Key Material Security
-
Try to avoid working with plain keysets and don't source them from configuration as this could easily cause keys to be leaked by accident.
-
Ideally default to either encrypted keysets in configuration or plain keysets in cloud secret managers. Both approaches provide reasonable security for your keysets and are significantly better than just going with plain keysets in configuration for convenience.
-
Prefer
KMS_ENCRYPTEDfor maximum security in production. Keysets are stored encrypted in a cloud secret manager which means an attacker would need both secret manager access and possession of the key encryption key to be able to decrypt any ciphertext. -
Rotate keys periodically. Tink's multi-key keyset design makes key rotation straightforward. Promote another key in the keyset as the new primary, leave old keys in the keyset for backward-compatible decryption and add new keys to the keyset whenever needed. Optionally phase out / delete keys from the keysets for which you are certain that you don't need them any longer due to data retention.
-
Use separate key encryption keys (KEK) for different environments. Never share a production KEK with staging or development.
-
Limit IAM permissions for cloud KMS usage to the minimum required:
- secret manager access:
get+listfor the k4k-prefixed secrets only - key encryption key access:
encrypt+decrypt(orwrapKey+unwrapKeyfor Azure) on the cloud KMS key in question
- secret manager access:
Key material is the root of trust
Exposure of a Tink keyset's value field is equivalent to total loss of confidentiality for all data encrypted with that key. Treat it with the same care as an important private key or password. NEVER commit plain keysets to source control - ever!
Threat Model
| Threat | Mitigation |
|---|---|
| Attacker gets access to partially encrypted Kafka topic data | Due to AEAD encryption the ciphertext is unintelligible without access to the keyset. Breaking AES_GCM itself or running a brute-force attack against a 256-bit key is considered largely impractical at the moment. |
| Attacker tries to run statistical analysis on ciphertexts | Probabilistic AES-GCM produces unique ciphertexts per encryption operation for the same input text which prevents common attacks in that regard. |
| Attacker tampers with ciphertext or the attached metadata | The authentication tag in AES_GCM will make the decryption fail due to an integrity error. |
| Attacker somehow gets unauthorized access to keysets from the configuration | Instead of plain keysets stored in the configuration (key_source=CONFIG) either use key_source=KMS to externalize keysets to a cloud secret manager or switch to key_source=CONFIG_ENCRYPTED to work with encrypted keysets based on a key encryption key. The encrypted keyset is useless without access to the KEK that is separately stored in a cloud KMS. |
| Attacker manages to access the cloud secret manager secrets | Use key_source=KMS_ENCRYPTED to work with encrypted keysets based on a key encryption key. The encrypted keyset is useless without access to the KEK that is separately stored in a cloud KMS. |
| Attacker "magically" gets access to the partially encrypted Kafka topic data, the encrypted keysets stored in the cloud secret manager, and the corresponding key encryption key from the cloud KMS | 💀 NONE - YOU'RE REALLY F... ! 💥 |
Dependencies
Cryptographic operations are implemented via Google Tink (Java), a peer-reviewed, audited multi-language cryptography library. Kryptonite for Kafka does not implement any cryptographic primitives itself — all AEAD operations delegate to Tink. The FPE implementation uses the mysto library for the FF3-1 algorithm. A custom Tink key type is used for FPE to transparently integrate with Tink's keyset mechanism.

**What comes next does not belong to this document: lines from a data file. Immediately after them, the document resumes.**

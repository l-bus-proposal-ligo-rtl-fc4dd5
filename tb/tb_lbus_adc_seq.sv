// tb_lbus_adc_seq: a behavioural ADC answers each convert pulse after a few
// cycles with a code made from the MUX line and AA it was converting. The
// testbench checks the MUX stepping, the sample tag, the data and the
// valid/ack flag.
module tb_lbus_adc_seq;
  logic clk = 0, rst_n = 0, sync = 0, sample_tick = 0;
  logic [3:0] aa = 0;
  logic [3:0] mux_sel;
  logic adc_convert, adc_drdy = 0;
  logic [15:0] adc_data = 0;
  logic [15:0] sample;
  logic [7:0] sample_tag;
  logic valid, ack = 0;
  int checks = 0, failures = 0;
  logic [3:0] exp_line;

  lbus_adc_seq dut (.*);
  always #5 clk = ~clk;

  task automatic check(input logic cond, input string what);
    checks++;
    if (!cond) begin failures++; $display("FAIL %s", what); end
  endtask

  // Behavioural ADC: converts the analog value seen at the convert pulse.
  always @(posedge clk) if (adc_convert) begin
    automatic logic [15:0] v = {4'hA, aa, 4'h5, mux_sel};
    // mux_sel has already stepped: the converted line is the previous one
    v[3:0] = mux_sel - 4'd1;
    repeat (3) @(posedge clk);
    adc_data <= v;
    adc_drdy <= 1;
    @(posedge clk);
    adc_drdy <= 0;
  end

  initial begin
    repeat (2) @(posedge clk);
    rst_n <= 1;
    exp_line = 0;
    for (int s = 0; s < 40; s++) begin
      repeat (10) @(posedge clk);
      if (s % 16 == 0 && s > 0) aa <= aa + 1;
      @(posedge clk);
      #1 check(mux_sel == exp_line, "mux_sel before tick");
      sample_tick <= 1; @(posedge clk); sample_tick <= 0;
      #1 check(adc_convert == 1, "convert pulse");
      check(mux_sel == exp_line + 4'd1, "mux stepped");
      repeat (6) @(posedge clk);
      #1 check(valid == 1, "valid set");
      check(sample_tag == {aa, exp_line}, "tag");
      check(sample == {4'hA, aa, 4'h5, exp_line}, "data");
      ack <= 1; @(posedge clk); ack <= 0;
      #1 check(valid == 0, "valid cleared");
      exp_line = exp_line + 1;
    end
    sync <= 1; @(posedge clk); sync <= 0;
    #1 check(mux_sel == 0, "sync restarts line");
    $display("TB_RESULT checks=%0d failures=%0d", checks, failures);
    $finish;
  end

  initial begin
    repeat (100000) @(posedge clk);
    failures++;
    $display("TB_RESULT checks=%0d failures=%0d", checks, failures);
    $finish;
  end
endmodule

Why FF3-1 for format-preserving encryption?
Since NIST has officially withdrawn FF3 in 2025, FF1 should have preferrably been chosed as the FPE cipher algorithm in Kryptonite for Kafka. However, there are still patent claims and copyrights which forbid its usage in open-source software. As there aren't any other significantly better FPE cipher alternatives left, FF3-1 was chosen as the next best thing that has been NIST vetted and at the same time has seen some reasonable adoption in the field.